Book Equipping Technical Communicators for Social Justice Work

Download or read book Equipping Technical Communicators for Social Justice Work written by Rebecca Walton and published by University Press of Colorado. This book was released on 2021-06-01 with total page 266 pages. Available in PDF, EPUB and Kindle. Book excerpt: Equipping Technical Communicators for Social Justice Work provides action-focused resources and tools—heuristics, methodologies, and theories—for scholars to enact social justice. These resources support the work of scholars and practitioners in conducting research and teaching classes in socially just ways. Each chapter identifies a tool, highlights its relevance to technical communication, and explains how and why it can prepare technical communication scholars for socially just work. For the field of technical and professional communication to maintain its commitment to this work, how social justice intersects with inclusivity through UX, technological, civic, and legal literacies, as well as through community engagement, must be acknowledged. Equipping Technical Communicators for Social Justice Work will be of significance to established scholar-teachers and graduate students, as well as to newcomers to the field. Contributors: Kehinde Alonge, Alison Cardinal, Erin Brock Carlson, Oriana Gilson, Laura Gonzales, Keith Grant-Davie, Angela Haas, Mark Hannah, Kimberly Harper, Sarah Beth Hopton, Natasha Jones, Isidore Kafui Dorpenyo, Liz Lane, Emily Legg, Nicole Lowman, Kristen Moore, Emma Rose, Fernando Sanchez, Jennifer Sano-Franchini, Adam Strantz, Cana Uluak Itchuaqiyaq, Josephine Walwema, Miriam Williams, Han Yu

Book Technical Communication After the Social Justice Turn

Download or read book Technical Communication After the Social Justice Turn written by Rebecca Walton and published by Routledge. This book was released on 2019-05-16 with total page 205 pages. Available in PDF, EPUB and Kindle. Book excerpt: This is the first scholarly monograph marking the social justice turn in technical and professional communication (TPC). Social justice often draws attention to structural oppression, but to enact social justice as technical communicators, first, we must be able to trace daily practice to the oppressive structures it professionalizes, codifies, and normalizes. Technical Communication After the Social Justice Turn moves readers from conceptual explorations of oppression and justice to a theoretical framework that allows for the concepts to be applied and implemented in a variety of practical contexts. It historicizes the recent social justice turn in TPC scholarship, models a social justice approach to building theories and heuristics, and presents scenarios that illustrate how to develop sustainable practices of activism and social justice. Its commitment to coalition building, inclusivity, and socially just practices of citation and activism will support scholars, teachers, and practitioners not only in understanding how the work of technical communication is often complicit in oppression but also in recognizing, revealing, rejecting, and replacing oppressive practices.

Book Learning to Communicate in Science and Engineering

Download or read book Learning to Communicate in Science and Engineering written by Mya Poe and published by MIT Press. This book was released on 2010-02-05 with total page 269 pages. Available in PDF, EPUB and Kindle. Book excerpt: Case studies and pedagogical strategies to help science and engineering students improve their writing and speaking skills while developing professional identities. To many science and engineering students, the task of writing may seem irrelevant to their future professional careers. At MIT, however, students discover that writing about their technical work is important not only in solving real-world problems but also in developing their professional identities.
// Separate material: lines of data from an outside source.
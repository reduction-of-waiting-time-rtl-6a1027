// elastic_store: the desynchronizer's elastic store. Data bits are written with
// the fully gapped clock (a write enable in the write-clock domain) and read out
// with the smooth recovered clock, one bit per read-clock cycle.
//
// How it works. A dual-clock FIFO of DEPTH entries with Gray-coded pointers; each
// pointer is passed to the other clock domain through two flip-flops. After reset
// the read side waits until the store is half full and then reads every cycle,
// so the store starts centred and absorbs the gaps of the write clock and the
// phase wander of the recovered clock. If the store runs empty (underflow) or
// full (overflow), the read or the write is skipped and a one-cycle flag is
// raised in that domain; after an underflow the read side waits again for half
// fill, which re-centres the store.
//
// Interface and timing. wen/wdata are sampled on wclk. rdata is registered and
// valid in the rclk cycle after rvalid's read; rvalid is high in cycles where a
// bit was read. rd_fill is the fill seen from the read side (up to 3 rclk cycles
// old on the write pointer).
//
// From the document: an elastic store written by the gapped clock and read by the
// recovered clock, of a few bits. This design's own choices: the depth (16), the
// FIFO structure and the start and slip behaviour.
module elastic_store #(
  parameter int unsigned DEPTH  = 16,
  parameter int unsigned WIDTH  = 1,
  localparam int unsigned AW    = $clog2(DEPTH)
) (
  input  logic             wclk,
  input  logic             wrst_n,
  input  logic             wen,
  input  logic [WIDTH-1:0] wdata,
  output logic             overflow,
  input  logic             rclk,
  input  logic             rrst_n,
  output logic [WIDTH-1:0] rdata,
  output logic             rvalid,
  output logic             underflow,
  output logic [AW:0]      rd_fill
);
  timeunit 1ns;
  timeprecision 1ps;


  logic [WIDTH-1:0] mem [DEPTH];

  logic [AW:0] wptr_bin, wptr_gray, rptr_bin, rptr_gray;
  logic [AW:0] rptr_gray_w1, rptr_gray_w2, wptr_gray_r1, wptr_gray_r2;
  logic [AW:0] rptr_bin_w, wptr_bin_r, wr_fill;
  logic        full, empty, running;

  function automatic logic [AW:0] bin2gray(input logic [AW:0] b);
    return b ^ (b >> 1);
  endfunction

  function automatic logic [AW:0] gray2bin(input logic [AW:0] g);
    logic [AW:0] b;
    b[AW] = g[AW];
    for (int i = AW - 1; i >= 0; i--) b[i] = b[i+1] ^ g[i];
    return b;
  endfunction

  // Write side.
  always_ff @(posedge wclk or negedge wrst_n) begin
    if (!wrst_n) begin
      rptr_gray_w1 <= '0;
      rptr_gray_w2 <= '0;
    end else begin
      rptr_gray_w1 <= rptr_gray;
      rptr_gray_w2 <= rptr_gray_w1;
    end
  end
  assign rptr_bin_w = gray2bin(rptr_gray_w2);
  assign wr_fill    = wptr_bin - rptr_bin_w;
  assign full       = (wr_fill == (AW+1)'(DEPTH));

  always_ff @(posedge wclk or negedge wrst_n) begin
    if (!wrst_n) begin
      wptr_bin  <= '0;
      wptr_gray <= '0;
      overflow  <= 1'b0;
    end else begin
      overflow <= wen && full;
      if (wen && !full) begin
        wptr_bin  <= wptr_bin + 1'b1;
        wptr_gray <= bin2gray(wptr_bin + 1'b1);
      end
    end
  end

  always_ff @(posedge wclk) begin
    if (wen && !full) mem[wptr_bin[AW-1:0]] <= wdata;
  end

  // Read side.
  always_ff @(posedge rclk or negedge rrst_n) begin
    if (!rrst_n) begin
      wptr_gray_r1 <= '0;
      wptr_gray_r2 <= '0;
    end else begin
      wptr_gray_r1 <= wptr_gray;
      wptr_gray_r2 <= wptr_gray_r1;
    end
  end
  assign wptr_bin_r = gray2bin(wptr_gray_r2);
  assign rd_fill    = wptr_bin_r - rptr_bin;
  assign empty      = (rd_fill == '0);

  always_ff @(posedge rclk or negedge rrst_n) begin
    if (!rrst_n) begin
      rptr_bin  <= '0;
      rptr_gray <= '0;
      running   <= 1'b0;
      rvalid    <= 1'b0;
      underflow <= 1'b0;
      rdata     <= '0;
    end else begin
      rvalid    <= 1'b0;
      underflow <= 1'b0;
      if (!running) begin
        if (rd_fill >= (AW+1)'(DEPTH / 2)) running <= 1'b1;
      end else if (empty) begin
        underflow <= 1'b1;
        running   <= 1'b0;
      end else begin
        rdata     <= mem[rptr_bin[AW-1:0]];
        rvalid    <= 1'b1;
        rptr_bin  <= rptr_bin + 1'b1;
        rptr_gray <= bin2gray(rptr_bin + 1'b1);
      end
    end
  end

endmodule
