// tb_elastic_store: the desynchronizer's elastic store, 16 deep.
//  - Gapped writes (a pulse every 4 write clocks at 6.312 MHz, with one extra gap
//    cycle in 49 and a missing pulse now and then, like the M12 gapped clock) and
//    a smooth read clock at the same average rate: the read data must be the
//    written sequence, in order, with no overflow and no underflow.
//  - Reading starts only once the store is half full.
//  - Writes stopped: the store runs empty and flags underflow.
//  - Reads stopped (read clock halted) while writes go on: it flags overflow.
module tb_elastic_store;
  timeunit 1ns;
  timeprecision 1ps;

  logic wclk = 1'b0, rclk = 1'b0, wrst_n = 1'b0, rrst_n = 1'b0;
  logic wen = 1'b0, overflow, rvalid, underflow;
  logic [7:0] wdata = '0, rdata;
  logic [4:0] rd_fill;

  elastic_store #(.DEPTH(16), .WIDTH(8)) dut (.*);

  int checks = 0, failures = 0;
  task automatic check(input bit ok, input string what);
    checks++;
    if (!ok) begin
      failures++;
      if (failures < 10) $display("FAIL at %t: %s", $realtime, what);
    end
  endtask

  initial begin
    #20_000_000;
    $display("FAIL: watchdog");
    failures++;
    $display("TB_RESULT checks=%0d failures=%0d", checks, failures);
    $finish;
  end

  // Write side: 6.312 MHz; rate of accepted writes = 12/49 x 6.312 MHz x 0.999.
  bit  write_on = 1, read_on = 1;
  int  wcyc = 0, n_wr = 0, n_of = 0, n_uf = 0;
  always #(0.5e9 / 6.312e6) wclk = !wclk;
  always @(posedge wclk) begin
    if (wrst_n) begin
      wcyc++;
      if (overflow) n_of++;
      wen <= write_on && (wcyc % 49 != 0) && ((wcyc % 49) % 4 == 1) && ($urandom_range(0, 999) != 0);
      if (wen) begin
        wdata <= wdata + 8'd1;
        n_wr++;
      end
    end
  end

  // Read side: smooth clock at the average write rate.
  real rper = 1.0e9 / (6.312e6 * 12.0 / 49.0 * 0.999);
  always begin
    #(rper / 2.0);
    if (read_on) rclk = !rclk;
  end

  logic [7:0] expect_d = '0;
  int  n_rd = 0, first_rd_fill = -1;
  always @(negedge rclk) begin
    if (underflow) n_uf++;
    if (rvalid) begin
      check(rdata == expect_d, "data in order");
      expect_d = rdata + 8'd1;
      n_rd++;
    end
  end
  // First read must wait for half fill.
  always @(posedge rclk) if (rrst_n && first_rd_fill < 0 && dut.running) first_rd_fill = int'(rd_fill);

  initial begin
    #500 wrst_n = 1'b1; rrst_n = 1'b1;
    #5_000_000;
    $display("reads=%0d writes=%0d overflow=%0d underflow=%0d first fill=%0d", n_rd, n_wr, n_of, n_uf, first_rd_fill);
    check(n_rd > 1000, "data flowing");
    check(n_of == 0 && n_uf == 0, "no slips at matched rates");
    check(first_rd_fill >= 8, "reading starts at half fill");
    // Stop writing: underflow.
    write_on = 0;
    #20_000;
    check(n_uf > 0, "underflow flagged when writes stop");
    // Stop reading, restart writes: overflow.
    read_on = 0;
    write_on = 1;
    #40_000;
    check(n_of > 0, "overflow flagged when reads stop");
    $display("TB_RESULT checks=%0d failures=%0d", checks, failures);
    $finish;
  end

endmodule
MIT puts into practice the belief that “engineers who don’t write well end up working for engineers who do write well,” requiring all students to take “communications-intensive” classes in which they learn from MIT faculty and writing instructors how to express their ideas in writing and in presentations. Students are challenged not only to think like professional scientists and engineers but also to communicate like them. This book offers in-depth case studies and pedagogical strategies from a range of science and engineering communication-intensive classes at MIT. It traces the progress of seventeen students from diverse backgrounds in seven classes that span five departments. Undergraduates in biology attempt to turn scientific findings into a research article; graduate students learn to define their research for scientific grant writing; undergraduates in biomedical engineering learn to use data as evidence; and students in aeronautic and astronautic engineering learn to communicate collaboratively. Each case study is introduced by a description of its theoretical and curricular context and an outline of the objectives for the students’ activities. The studies describe the on-the-ground realities of working with faculty, staff, and students to achieve communication and course goals, offering lessons that can be easily applied to a wide variety of settings and institutions.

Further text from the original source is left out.